### Information shown
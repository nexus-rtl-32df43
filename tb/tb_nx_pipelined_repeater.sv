// tb_nx_pipelined_repeater: self-checking test of the half-buffer repeater.
// Random valid/ready traffic; every token must come out once, in order,
// unchanged. With a sink that is always ready, N tokens must take 2N clocks
// (one token per full handshake cycle), and a held token must stay stable.
module tb_nx_pipelined_repeater;
  localparam int W = 37;
  logic clk = 0, rst_n = 0;
  logic in_valid, in_ready, out_valid, out_ready;
  logic [W-1:0] in_data, out_data;
  int checks = 0, failures = 0;
  logic [W-1:0] q[$];

  always #5 clk = ~clk;

  nx_pipelined_repeater #(.W(W)) dut (.*);

  task automatic check(input bit ok, input string msg);
    checks++;
    if (!ok) begin failures++; $display("FAIL: %s", msg); end
  endtask

  // scoreboard
  always @(posedge clk) if (rst_n) begin
    if (in_valid && in_ready) q.push_back(in_data);
    if (out_valid && out_ready) begin
      if (q.size() == 0) check(0, "token out of nothing");
      else begin
        logic [W-1:0] e;
        e = q.pop_front();
        check(out_data == e, $sformatf("data %h exp %h", out_data, e));
      end
    end
  end

  initial begin
    #100000; failures++; $display("FAIL: watchdog");
    $display("TB_RESULT checks=%0d failures=%0d", checks, failures); $finish;
  end

  initial begin
    int t0, n;
    in_valid = 0; out_ready = 0; in_data = '0;
    repeat (3) @(posedge clk);
    rst_n = 1;
    // random traffic
    for (int k = 0; k < 400; k++) begin
      @(negedge clk);
      if (!(in_valid && !in_ready)) begin
        in_valid = ($urandom % 3) != 0;
        in_data  = {$urandom, $urandom};
      end
      out_ready = ($urandom % 2) != 0;
      if (out_valid) check(in_ready == 0, "accepts while holding");
    end
    @(negedge clk); in_valid = 0; out_ready = 1;
    repeat (4) @(posedge clk);
    check(q.size() == 0, "tokens lost");
    // rate: always-ready sink, always-valid source
    n = 0;
    @(negedge clk); in_valid = 1; in_data = 1;
    t0 = 0;
    for (int c = 0; c < 40; c++) begin
      @(posedge clk); if (out_valid && out_ready) n++;
    end
    @(negedge clk); in_valid = 0;
    check(n == 20, $sformatf("rate: %0d tokens in 40 clocks, expected 20", n));
    // stability under stall
    @(negedge clk); out_ready = 0; in_valid = 1; in_data = 37'h1234567;
    @(negedge clk); in_valid = 1; in_data = 37'h7654321;
    repeat (3) @(negedge clk);
    check(out_valid && out_data == 37'h1234567, "held token changed");
    out_ready = 1; in_valid = 0;
    repeat (4) @(posedge clk);
    q.delete();
    $display("TB_RESULT checks=%0d failures=%0d", checks, failures);
    $finish;
  end
endmodule
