// nx_repeat: repeat-until-tail unit on one split or merge control channel.
//
// The control blocks produce one port number per burst; the datapath needs
// that port number for every word of the burst. This unit takes one control
// token, presents it to the datapath as two 1-of-4 codes for as long as the
// burst lasts, and drops it when the tail copy from the datapath reports a
// word with tail=1 (last). So the rest of the crossbar never needs to know
// how long a burst is, and a link opens when a control token arrives and
// closes when the last word has passed.
//
// Own choices: the unit holds one token in a register; a new token may be
// taken in the same clock the old one is dropped, so back-to-back bursts
// need no idle clock. While empty the codes are neutral (all zero).
// Timing: a token accepted on clock edge k is presented from edge k on.
module nx_repeat import nexus_pkg::*; #(
  parameter int unsigned NPORTS = nexus_pkg::NX_NPORTS
) (
  input  logic                      clk,
  input  logic                      rst_n,
  input  logic                      c_valid,
  output logic                      c_ready,
  input  logic [$clog2(NPORTS)-1:0] c_port,
  input  logic                      last,     // tail copy: last word passed
  output e1of4_t                    code_lo,
  output e1of4_t                    code_hi
);

  localparam int unsigned PW = $clog2(NPORTS);

  logic          held;
  logic [3:0]    port;

  assign c_ready = ~held | last;
  assign code_lo = held ? e1of4_enc(port[1:0]) : '0;
  assign code_hi = held ? e1of4_enc(port[3:2]) : '0;

  always_ff @(posedge clk or negedge rst_n) begin
    if (!rst_n) begin
      held <= 1'b0;
      port <= '0;
    end else if (c_valid && c_ready) begin
      held <= 1'b1;
      port <= 4'(c_port);
    end else if (last) begin
      held <= 1'b0;
    end
  end

  a_last_needs_link: assert property (@(posedge clk) disable iff (!rst_n)
    last |-> held);

  initial assert (NPORTS <= 16 && PW >= 1) else $error("nx_repeat: NPORTS must be 2..16");

endmodule
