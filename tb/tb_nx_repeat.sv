// tb_nx_repeat: self-checking test of the repeat-until-tail unit.
// A control token must be shown as two 1-of-4 codes for every clock until
// `last` is seen, then dropped (codes neutral); a second token offered while
// the first is held must wait, and may be taken in the same clock as `last`.
module tb_nx_repeat;
  import nexus_pkg::*;
  logic clk = 0, rst_n = 0;
  logic c_valid, c_ready, last;
  logic [3:0] c_port;
  e1of4_t code_lo, code_hi;
  int checks = 0, failures = 0;

  always #5 clk = ~clk;
  nx_repeat #(.NPORTS(16)) dut (.*);

  task automatic check(input bit ok, input string msg);
    checks++;
    if (!ok) begin failures++; $display("FAIL: %s", msg); end
  endtask

  function automatic bit shows(input int p);
    return code_lo == e1of4_enc(2'(p % 4)) && code_hi == e1of4_enc(2'(p / 4));
  endfunction

  initial begin
    #100000; failures++; $display("FAIL: watchdog");
    $display("TB_RESULT checks=%0d failures=%0d", checks, failures); $finish;
  end

  initial begin
    c_valid = 0; last = 0; c_port = 0;
    repeat (2) @(posedge clk); rst_n = 1;
    @(negedge clk);
    check(code_lo == 0 && code_hi == 0 && c_ready, "not neutral after reset");
    for (int b = 0; b < 20; b++) begin
      int p, len;
      p = $urandom % 16; len = 1 + $urandom % 6;
      c_valid = 1; c_port = 4'(p);
      @(negedge clk);
      c_valid = 1; c_port = 4'(p ^ 5);       // next token waits
      for (int w = 0; w < len; w++) begin
        check(shows(p), $sformatf("burst %0d word %0d: codes %b %b for port %0d", b, w, code_hi, code_lo, p));
        check(c_ready == 0 || w == len - 1, "second token taken early");
        last = (w == len - 1);
        @(negedge clk);
        last = 0;
      end
      // the waiting token (p^5) was taken together with last
      check(shows(p ^ 5), "token not taken with last");
      c_valid = 0;
      last = 1; @(negedge clk); last = 0;
      check(code_lo == 0 && code_hi == 0, "not dropped after last");
    end
    $display("TB_RESULT checks=%0d failures=%0d", checks, failures);
    $finish;
  end
endmodule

### What you have to do
Every line from the first entry to the line containing "if (!(in_valid && !in_ready)) begin" should be transcribed exactly, and nothing beyond it.

### Exercise output
repository nexus-rtl-32df43
filename tb/tb_nx_pipelined_repeater.sv
// tb_nx_pipelined_repeater: self-checking test of the half-buffer repeater.
// Random valid/ready traffic; every token must come out once, in order,
// unchanged. With a sink that is always ready, N tokens must take 2N clocks
// (one token per full handshake cycle), and a held token must stay stable.
module tb_nx_pipelined_repeater;
  localparam int W = 37;
  logic clk = 0, rst_n = 0;
  logic in_valid, in_ready, out_valid, out_ready;
  logic [W-1:0] in_data, out_data;
  int checks = 0, failures = 0;
  logic [W-1:0] q[$];

  always #5 clk = ~clk;

  nx_pipelined_repeater #(.W(W)) dut (.*);

  task automatic check(input bit ok, input string msg);
    checks++;
    if (!ok) begin failures++; $display("FAIL: %s", msg); end
  endtask

  // scoreboard
  always @(posedge clk) if (rst_n) begin
    if (in_valid && in_ready) q.push_back(in_data);
    if (out_valid && out_ready) begin
      if (q.size() == 0) check(0, "token out of nothing");
      else begin
        logic [W-1:0] e;
        e = q.pop_front();
        check(out_data == e, $sformatf("data %h exp %h", out_data, e));
      end
    end
  end

  initial begin
    #100000; failures++; $display("FAIL: watchdog");
    $display("TB_RESULT checks=%0d failures=%0d", checks, failures); $finish;
  end

  initial begin
    int t0, n;
    in_valid = 0; out_ready = 0; in_data = '0;
    repeat (3) @(posedge clk);
    rst_n = 1;
    // random traffic
    for (int k = 0; k < 400; k++) begin
      @(negedge clk);
      if (!(in_valid && !in_ready)) begin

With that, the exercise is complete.